The evolution of the Syrian revolt seems, however, to be a stronger
reason for concern among Turkish politicians and the military. The
withdrawal of the Syrian security forces from the border regions with
Turkey and Iraq has left a vacuum which is being exploited by the
Syrian Kurdish minority and the PKK alike.
Although they remained initially loyal to Bashar al Assad's regime,
Syria's Kurds have more recently unveiled aims for independence in a
post-Assad scenario, through the Democratic Union Party (PYD), a
sister organization to the PKK.
The current lack of Syrian authority in the region also facilitates
the mobility of PKK fighters between northern Iraq, Syria and
southeastern Turkey.
Meanwhile, Massoud Barzani, president of the Kurdistan Regional
Government (KRG) in the Kurdistan Region, an autonomous province in
northern Iraq bordering Turkey, has made it clear that he won't enter
into an armed clash with the PKK.
Although Barzani claims he is playing a conciliatory role between the
PKK and Ankara, the KRG has become the host of Kurdish separatist
movements for the region.
Large Kurdish communities live in Iraq, Iran, Syria and Turkey,
totalling 30 to 38 million people, depending on whether national data
or international estimates are used. Turkey accounts for half of the
total. Another two million live in the diaspora, mostly in Armenia and
northern Europe. The Kurds are considered to be the world's largest
ethnic minority without their own country.
The current political instability in the Middle East has revived
aspirations for a Pan-Kurdish state, which could emerge as a new
Muslim regional power, alongside Egypt, Iran, Iraq and Turkey.

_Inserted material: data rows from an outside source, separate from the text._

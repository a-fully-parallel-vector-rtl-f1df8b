// vq_output_fifo: FIFO of winner codes, used in the master chip only.
//
// Holds DEPTH codes of W bits (11-bit global code). Show-ahead: rdata is the
// oldest entry while valid is 1, and rd removes it. full is used as the
// hold signal that keeps every chip from starting a new segment, so a write
// while full never happens in the processor; an assertion checks it. The
// depth is this design's choice. Reset empties it.
module vq_output_fifo #(
  parameter int DEPTH = 64,
  parameter int W     = 11
) (
  input  logic         clk,
  input  logic         rst,
  input  logic         wr,
  input  logic [W-1:0] wdata,
  output logic         full,
  input  logic         rd,
  output logic         valid,
  output logic [W-1:0] rdata,
  output logic [$clog2(DEPTH):0] count
);

  localparam int AW = $clog2(DEPTH);

  logic [W-1:0]  mem [DEPTH];
  logic [AW-1:0] wp, rp;
  logic          do_wr, do_rd;

  assign full  = (count == (AW+1)'(DEPTH));
  assign valid = (count != '0);
  assign do_wr = wr && !full;
  assign do_rd = rd && valid;
  assign rdata = mem[rp];

  always_ff @(posedge clk) begin
    if (do_wr) mem[wp] <= wdata;
  end

  always_ff @(posedge clk) begin
    if (rst) begin
      wp    <= '0;
      rp    <= '0;
      count <= '0;
    end else begin
      if (do_wr) wp <= (wp == AW'(DEPTH-1)) ? '0 : wp + 1'b1;
      if (do_rd) rp <= (rp == AW'(DEPTH-1)) ? '0 : rp + 1'b1;
      count <= count + (AW+1)'(do_wr) - (AW+1)'(do_rd);
    end
  end

  a_no_write_when_full: assert property (@(posedge clk) disable iff (rst) !(wr && full))
    else $error("vq_output_fifo: write while full");

endmodule
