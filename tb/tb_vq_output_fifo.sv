// tb_vq_output_fifo: random writes and reads against a queue model of the
// code FIFO: checks rdata/valid/full/count every cycle and that the FIFO
// reaches full. Writes are never issued while full (the processor's hold
// guarantees the same).
module tb_vq_output_fifo;
  logic clk = 0;
  always #5 clk = ~clk;

  localparam int DEPTH = 64;
  logic        rst, wr, rd, full, valid;
  logic [10:0] wdata, rdata;
  logic [6:0]  count;
  int checks = 0, failures = 0, fulls = 0;
  logic [10:0] model [$];

  vq_output_fifo #(.DEPTH(DEPTH), .W(11)) dut (.clk, .rst, .wr, .wdata, .full, .rd, .valid, .rdata, .count);

  initial begin
    repeat (100000) @(posedge clk);
    failures++;
    $display("watchdog expired");
    $display("TB_RESULT checks=%0d failures=%0d", checks, failures);
    $finish;
  end

  initial begin
    int pw;
    rst = 1; wr = 0; rd = 0; wdata = 0;
    repeat (3) @(negedge clk);
    rst = 0;
    for (int n = 0; n < 5000; n++) begin
      pw = ((n / 500) % 2 != 0) ? 80 : 30;    // alternate filling and draining phases
      @(negedge clk);
      checks += 3;
      if (valid !== (model.size() != 0)) begin failures++; $display("FAIL: valid"); end
      if (full !== (model.size() == DEPTH)) begin failures++; $display("FAIL: full"); end
      if (count !== 7'(model.size())) begin failures++; $display("FAIL: count"); end
      if (valid) begin
        checks++;
        if (rdata !== model[0]) begin failures++; $display("FAIL: rdata %h exp %h", rdata, model[0]); end
      end
      if (full) fulls++;
      wr = !full && ($urandom_range(0, 99) < pw);
      rd = ($urandom_range(0, 99) < 50);
      wdata = 11'($urandom);
      @(posedge clk);
      if (rd && model.size() != 0) void'(model.pop_front());
      if (wr) model.push_back(wdata);
    end
    if (fulls == 0) begin failures++; $display("FAIL: never full"); end
    $display("TB_RESULT checks=%0d failures=%0d", checks, failures);
    $finish;
  end
endmodule
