// vq_ps_converter: 12-bit parallel-to-serial register between the two
// pipeline segments.
//
// At the end of the distance segment the accumulator value is loaded here;
// during the next segment it is shifted out most significant bit first, one
// bit per cycle, into the winner-take-all circuit. Freeing the accumulator
// this way lets the next vector's distance be computed while the current
// one competes. load has priority over shift; bit_o is the current MSB.
module vq_ps_converter #(
  parameter int W = 12
) (
  input  logic         clk,
  input  logic         load,
  input  logic [W-1:0] din,
  input  logic         shift,
  output logic         bit_o
);

  logic [W-1:0] sr;

  always_ff @(posedge clk) begin
    if (load)       sr <= din;
    else if (shift) sr <= {sr[W-2:0], 1'b0};
  end

  assign bit_o = sr[W-1];

endmodule
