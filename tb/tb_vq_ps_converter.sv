// tb_vq_ps_converter: loads random 12-bit values into the parallel-to-serial
// register and checks that the bits come out MSB first, one per shift, and
// that the register holds while shift is low.
module tb_vq_ps_converter;
  logic clk = 0;
  always #5 clk = ~clk;

  logic        load, shift, bit_o;
  logic [11:0] din;
  int checks = 0, failures = 0;

  vq_ps_converter dut (.clk, .load, .din, .shift, .bit_o);

  initial begin
    repeat (50000) @(posedge clk);
    failures++;
    $display("watchdog expired");
    $display("TB_RESULT checks=%0d failures=%0d", checks, failures);
    $finish;
  end

  initial begin
    logic [11:0] v;
    load = 0; shift = 0; din = 0;
    for (int n = 0; n < 300; n++) begin
      v = 12'($urandom);
      @(negedge clk); load = 1; din = v;
      @(negedge clk); load = 0;
      for (int b = 11; b >= 0; b--) begin
        // hold for a random number of cycles first
        shift = 0;
        repeat ($urandom_range(0, 2)) @(negedge clk);
        checks++;
        if (bit_o !== v[b]) begin
          failures++;
          $display("FAIL: value %h bit %0d got %b", v, b, bit_o);
        end
        shift = 1;
        @(negedge clk);
      end
      shift = 0;
    end
    $display("TB_RESULT checks=%0d failures=%0d", checks, failures);
    $finish;
  end
endmodule
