// vq_sequencer: segment counter and strobe generator of one VQ chip.
//
// The chip works as a two-stage pipeline whose segments are both 19 cycles
// long and run side by side: while the distances of vector n+1 are being
// accumulated (first stage), the distances of vector n are shifted bit by
// bit through the three winner-take-all stages (second stage). This block
// counts the phase 0..18 of the current segment and decodes it into the
// strobes of vq_ctrl_t.
//
// The chip starts by itself as soon as the input FIFO holds a whole vector.
// v1 marks a segment whose first stage works on a real vector, v2 one whose
// second stage does. When the input FIFO runs dry, one more segment is run
// to empty the second stage. A new segment only starts while hold is low
// (hold = output FIFO full); a result waiting in the P/S registers stays
// there (pend) until it can be finished. Since every chip of a module sees
// the same FIFO writes and the same hold, all chips stay in lockstep.
//
// Phase schedule (this design's choice, within the 19 cycles given):
//   first stage : 0 clear accumulators; 0..15 read elements; 1..16 subtract;
//                 2..17 accumulate; 15 pop the vector; 18 load P/S registers
//   second stage: 18 (of the previous segment) presets the WTA flags;
//                 0..11 distance bits through stages 1-2; 1..12 stage 3;
//                 13 write the code into the output FIFO.
module vq_sequencer
  import vq_pkg::*;
(
  input  logic     clk,
  input  logic     rst,
  input  logic     vec_avail,   // input FIFO holds a whole vector
  input  logic     hold,        // do not start a new segment
  output vq_ctrl_t ctrl,
  output logic     running,
  output phase_t   phase,
  output logic     v1,
  output logic     v2
);

  logic pend;                   // P/S registers hold an unfinished result
  logic seg_end;
  logic start;

  assign seg_end = running && (phase == phase_t'(PH_LAST));
  assign start   = !hold && (vec_avail || (seg_end ? v1 : pend));

  always_ff @(posedge clk) begin
    if (rst) begin
      running <= 1'b0;
      phase   <= '0;
      v1      <= 1'b0;
      v2      <= 1'b0;
      pend    <= 1'b0;
    end else if (!running || seg_end) begin
      if (seg_end) pend <= v1;
      if (start) begin
        running <= 1'b1;
        phase   <= '0;
        v1      <= vec_avail;
        v2      <= seg_end ? v1 : pend;
      end else begin
        running <= 1'b0;
      end
    end else begin
      phase <= phase + 1'b1;
    end
  end

  always_comb begin
    ctrl          = '0;
    ctrl.rd_en    = running && (phase <= phase_t'(PH_RD_LAST));
    ctrl.rd_elem  = elem_idx_t'(phase);
    ctrl.pop      = running && v1 && (phase == phase_t'(PH_RD_LAST));
    ctrl.acc_clr  = running && (phase == '0);
    ctrl.diff_en  = running && (phase >= phase_t'(PH_DIFF_FIRST)) && (phase <= phase_t'(PH_DIFF_LAST));
    ctrl.acc_en   = running && (phase >= phase_t'(PH_ACC_FIRST)) && (phase <= phase_t'(PH_ACC_LAST));
    ctrl.ps_load  = running && v1 && (phase == phase_t'(PH_LAST));
    ctrl.wta_init = running && v1 && (phase == phase_t'(PH_LAST));
    ctrl.shift_en = running && v2 && (phase <= phase_t'(PH_SHIFT_LAST));
    ctrl.wta3_en  = running && v2 && (phase >= phase_t'(PH_WTA3_FIRST)) && (phase <= phase_t'(PH_WTA3_LAST));
    ctrl.out_wr   = running && v2 && (phase == phase_t'(PH_OUT_WR));
  end

endmodule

The prospect gives Ankara the jitters. Stuck with domestic unrest, a
potential armed intervention in Syria, blocked for now by Washington,
and deteriorating relations with Iran, Erdogan's government is prudent
but jumpy. In recent weeks, it has repeatedly accused both Damascus
and Tehran of providing support to the PKK and has expressed
disappointment over Barzani's passivity.
Meanwhile, the CHP and MHP opposition parties and nationalistic public
opinion are criticising the prime minister for his foreign policy and
lukewarm stance towards the PKK. Last week, voices of observers close
to the ruling party warned the government that contemplating military
intervention in Syria, with or without American consent, was the wrong
approach.
Instead, they said, launching a full-scale, deep and lasting land
forces operation into northern Iraq would be a better use of resources
and soldiers' lives in order to put an end to the Kurdish separatist
violence.
Over dinner late last week with a closed group of journalists in
Ankara, Deputy PM Bulent Arinc said Turkey was pondering an operation
in the Kandil Mountains in northern Iraq, where the PKK headquarters
are located. The government has already obtained authorisation from
parliament.
This will, however, need the approval of Washington, which still
retains policy rights over Iraq, and collaboration with U.S. military
and intelligence, which can provide information on PKK movements.
This may not be so simple to obtain. The Central Intelligence Agency
(CIA) had become suspicious in recent months of Turkey's reliability
as an ally. Such suspicions were borne out last week, when Arinc
admitted that the national security agency, MIT, had been sharing
information with the Iranian intelligence agency, SAVAK. The
information had been provided by American Predators, a type of drone.
"The challenge for Turkey, however, is to conduct this sweeping
operation without alienating the local population living in scattered
villages in Kandil, as well as other Kurds who have nothing to do with
the violence," says Abdullah Bozkurt, a political analyst and expert
on the government's decision-making.
The Semdinli experience confirms that the PKK would not hesitate to
infiltrate residential areas and use them as shields against attacks.
Ankara is concerned that incidents as in Uludere, or Afghan- and
Pakistan-like blunders by the American military, would seriously
tarnish Turkey's reputation as a Muslim model for democracy.